The greatest problem in this tool which have to be solved is that if
this tool is being run on large source-code, time for completely
processing of it will be very long. Because of that we have to make
logic which recognise "critical" code segments.
 We will try to develope our own heuristic which can recognize which
code is "good" for cut&paste, and then pass that code on examination
(of course, we must have an brute-force (will check everything) mode
in this tool).

There are several ideas for heuristic which will recognise code which
is "good for copy and paste". As I am suggested, which is good and
easy to implement is: If we recognise a comment in source code which
is "uncommon", we can check it on search engines. Identical non-common
comment will be great indication of possible plagiarised code.
 In addition, identical comment with even small amount of "identical"
source code associated with them is the sign of cut&pasted code too.
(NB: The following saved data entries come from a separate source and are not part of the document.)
// tb_advance_lfsr -- end-to-end testbench for the advance_lfsr generator at
// a reduced width, N = 8 (TAP = 4), so that the counter wraps many times.
//
// The generator is reset, seeded, run freely, re-seeded while running, reset
// while a load is requested, and reset mid-run, with random seeds. Every
// clock number_o is compared with prng_ref, a cycle model of the three
// registers. The test also counts each mechanism of the design and fails if
// one never happened: synchronous reset, seed load, reseed while running,
// reset taking priority over load, LFSR feedback bit 1, counter wrap. Rate:
// it checks that a new number is produced on every clock, i.e. number_o is
// compared on every cycle with the model, which produces one per edge.
// A watchdog ends the run with a failure if it does not finish in time.
module tb_advance_lfsr;
  import prng_ref_pkg::*;

  localparam int unsigned N   = 8;
  localparam int unsigned TAP = N / 2;

  logic clk = 1'b0;
  always #5 clk = ~clk;

  int checks = 0;
  int failures = 0;
  int n_reseed_running = 0;
  int n_reset_over_load = 0;

  logic         reset, loadseed;
  logic [N-1:0] seed, number;

  advance_lfsr #(.N(N), .TAP(TAP)) dut (
    .clk(clk), .reset(reset), .loadseed_i(loadseed), .seed_i(seed), .number_o(number));

  prng_ref model = new(N, TAP);

  // Drive inputs for one clock, let the edge happen, compare.
  task automatic cycle(bit r, bit l, logic [N-1:0] s);
    reset = r; loadseed = l; seed = s;
    @(posedge clk);
    model.clock(r, l, longint'(s));
    @(negedge clk);
    checks++;
    if (number !== N'(model.number)) begin
      failures++;
      if (failures <= 20)
        $display("FAIL t=%0t: number_o=%h expected %h", $time, number, N'(model.number));
    end
  endtask

  task automatic expect_event(string what, int count);
    checks++;
    if (count == 0) begin
      failures++;
      $display("FAIL mechanism never exercised: %s", what);
    end else $display("  %-28s %0d", what, count);
  endtask

  initial begin
    reset = 1'b1; loadseed = 1'b0; seed = '0;
    @(negedge clk);
    cycle(1, 0, '0);
    cycle(1, 0, '0);
    for (int c = 0; c < 5000; c++) begin
      bit r, l;
      logic [N-1:0] s;
      r = 1'b0; l = 1'b0;
      s = N'($urandom);
      if (c == 0) l = 1'b1;                         // first seed after reset
      else if (c % 700 == 350) l = 1'b1;            // reseed while running
      else if (c % 1500 == 1499) begin r = 1'b1; l = 1'b1; end
      else if (c % 1500 == 0) l = 1'b1;             // seed again after that reset
      if (l && !r && c % 1500 != 0) n_reseed_running++;
      if (l && r) n_reset_over_load++;
      if (s == '0) s = N'(1);
      cycle(r, l, s);
    end
    $display("mechanisms exercised:");
    expect_event("synchronous reset", model.n_resets);
    expect_event("seed load", model.n_loads);
    expect_event("reseed while running", n_reseed_running);
    expect_event("reset over load", n_reset_over_load);
    expect_event("LFSR feedback bit 1", model.n_feedback_ones);
    expect_event("counter wrap", model.n_wraps);
    $display("TB_RESULT checks=%0d failures=%0d", checks, failures);
    $finish;
  end

  initial begin
    repeat (20000) @(posedge clk);
    failures++;
    $display("FAIL watchdog expired");
    $display("TB_RESULT checks=%0d failures=%0d", checks, failures);
    $finish;
  end
endmodule
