// prng_ref_pkg -- cycle-level reference model of the advance parallel LFSR
// generator, for the testbenches.
//
// prng_ref models the three registers of the generator at the rising clock
// edge: on reset all three clear; otherwise the output register takes the
// old LFSR word XOR the old counter word, the LFSR either loads the seed or
// shifts one place towards the MSB with bit 0 = bit(TAP-1) ^ bit(N-1), and
// the counter adds one modulo 2^N. It is written with plain integer
// arithmetic on a 64-bit word, independently of the RTL, and also counts
// the events the testbenches must see (loads, resets, counter wraps,
// feedback bits of value 1).
package prng_ref_pkg;

  class prng_ref;
    int unsigned     n;
    int unsigned     tap;
    longint unsigned mask;
    longint unsigned lfsr;
    longint unsigned count;
    longint unsigned number;
    int              n_resets;
    int              n_loads;
    int              n_wraps;
    int              n_feedback_ones;

    function new(int unsigned n, int unsigned tap);
      this.n    = n;
      this.tap  = tap;
      this.mask = (n >= 64) ? '1 : ((64'd1 << n) - 1);
      lfsr = 0; count = 0; number = 0;
      n_resets = 0; n_loads = 0; n_wraps = 0; n_feedback_ones = 0;
    endfunction

    // One rising clock edge with the given inputs.
    function void clock(bit reset, bit load, longint unsigned seed);
      longint unsigned fb;
      if (reset) begin
        lfsr = 0; count = 0; number = 0;
        n_resets++;
        return;
      end
      number = (lfsr ^ count) & mask;
      if (load) begin
        lfsr = seed & mask;
        n_loads++;
      end else begin
        fb = ((lfsr >> (tap - 1)) ^ (lfsr >> (n - 1))) & 1;
        if (fb != 0) n_feedback_ones++;
        lfsr = ((lfsr << 1) | fb) & mask;
      end
      count = (count + 1) & mask;
      if (count == 0) n_wraps++;
    endfunction
  endclass

endpackage
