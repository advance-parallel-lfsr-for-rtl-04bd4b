// tb_advance_lfsr_full -- full-size run of advance_lfsr with every parameter
// at its default (N = 32, feedback polynomial 1 + X^16 + X^32).
//
// One complete operation: synchronous reset, load of a seed with only the
// MSB set, then 200,000 clocks of free running, a reseed with a random
// value and 50,000 more clocks. number_o is compared on every clock with the
// prng_ref cycle model, which also confirms one new number per clock.
// Because 1 + X^16 + X^32 = (1 + X + X^2)^16 over GF(2) and 1 + X + X^2 has
// order 3, every LFSR state recurs after 3 * 16 = 48 clocks; the test checks
// on the model that the LFSR word 48 clocks after each reseed equals the
// word at the reseed, and that the output words nevertheless do not repeat
// with that period (the counter breaks it). A watchdog ends the run with a
// failure if it does not finish in time.
module tb_advance_lfsr_full;
  import prng_ref_pkg::*;

  logic clk = 1'b0;
  always #5 clk = ~clk;

  int checks = 0;
  int failures = 0;
  longint unsigned lfsr_hist[$];
  longint unsigned num_hist[$];
  int              n_period_checks = 0;

  logic        reset, loadseed;
  logic [31:0] seed, number;

  advance_lfsr dut (
    .clk(clk), .reset(reset), .loadseed_i(loadseed), .seed_i(seed), .number_o(number));

  prng_ref model = new(32, 16);

  task automatic cycle(bit r, bit l, logic [31:0] s);
    reset = r; loadseed = l; seed = s;
    @(posedge clk);
    model.clock(r, l, longint'(s));
    @(negedge clk);
    checks++;
    if (number !== 32'(model.number)) begin
      failures++;
      if (failures <= 20)
        $display("FAIL t=%0t: number_o=%h expected %h", $time, number, 32'(model.number));
    end
    lfsr_hist.push_back(model.lfsr);
    num_hist.push_back(model.number);
    if (lfsr_hist.size() > 49) begin
      void'(lfsr_hist.pop_front());
      void'(num_hist.pop_front());
    end
  endtask

  // The LFSR word of 48 clocks ago must equal today's, unless a load or
  // reset happened in between (the caller only asks during free running).
  task automatic check_period();
    checks++;
    n_period_checks++;
    if (lfsr_hist[0] != lfsr_hist[48]) begin
      failures++;
      if (failures <= 20)
        $display("FAIL LFSR word %h did not recur after 48 clocks (%h)", lfsr_hist[0], lfsr_hist[48]);
    end
    checks++;
    if (num_hist[0] == num_hist[48]) begin
      failures++;
      if (failures <= 20)
        $display("FAIL output word %h repeated after 48 clocks", num_hist[0]);
    end
  endtask

  initial begin
    reset = 1'b1; loadseed = 1'b0; seed = '0;
    @(negedge clk);
    cycle(1, 0, '0);
    cycle(1, 0, '0);
    cycle(0, 1, 32'h8000_0000);
    // First words after the seed, worked out by hand:
    // LFSR 8000_0000 ^ count 1, then 0000_0001 ^ 2, then 0000_0002 ^ 3.
    begin
      logic [31:0] by_hand [3] = '{32'h8000_0001, 32'h0000_0003, 32'h0000_0001};
      for (int k = 0; k < 3; k++) begin
        cycle(0, 0, '0);
        checks++;
        if (number !== by_hand[k]) begin
          failures++;
          $display("FAIL word %0d after seed: %h expected %h", k + 1, number, by_hand[k]);
        end
      end
    end
    for (int c = 0; c < 200000; c++) begin
      cycle(0, 0, '0);
      if (c >= 48) check_period();
    end
    cycle(0, 1, $urandom | 32'h1);
    for (int c = 0; c < 50000; c++) begin
      cycle(0, 0, '0);
      if (c >= 48) check_period();
    end
    $display("loads %0d, feedback ones %0d, 48-clock period checks %0d",
             model.n_loads, model.n_feedback_ones, n_period_checks);
    checks++;
    if (model.n_loads != 2 || model.n_feedback_ones == 0) begin
      failures++;
      $display("FAIL mechanisms not exercised");
    end
    $display("TB_RESULT checks=%0d failures=%0d", checks, failures);
    $finish;
  end

  initial begin
    repeat (300000) @(posedge clk);
    failures++;
    $display("FAIL watchdog expired");
    $display("TB_RESULT checks=%0d failures=%0d", checks, failures);
    $finish;
  end
endmodule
If we can somehow recognize "independent" code chunks (almost all
variables are in this part of code and this part of code works only
with this variables and returns or sets single result), like
functions, this code will be sent to be checked because code with
these properties is more often plagiarised.

Instead of this we can do it in opposite way by removing code which is
common - for example in Java we use setProperty() and getProperty()
methods very often. If we exclude this code of our code for
comparation, we can send all rest to be checked.

Code "good" for copying is very complex code with little number of
input variables (searching functions, sorting functions...)

I think that just one thing is sure - there is no generic, universal
algorithm with which we will get good results... Well-documented
combination of rules that defines common copied code in combination
with brute-force approach can get best results.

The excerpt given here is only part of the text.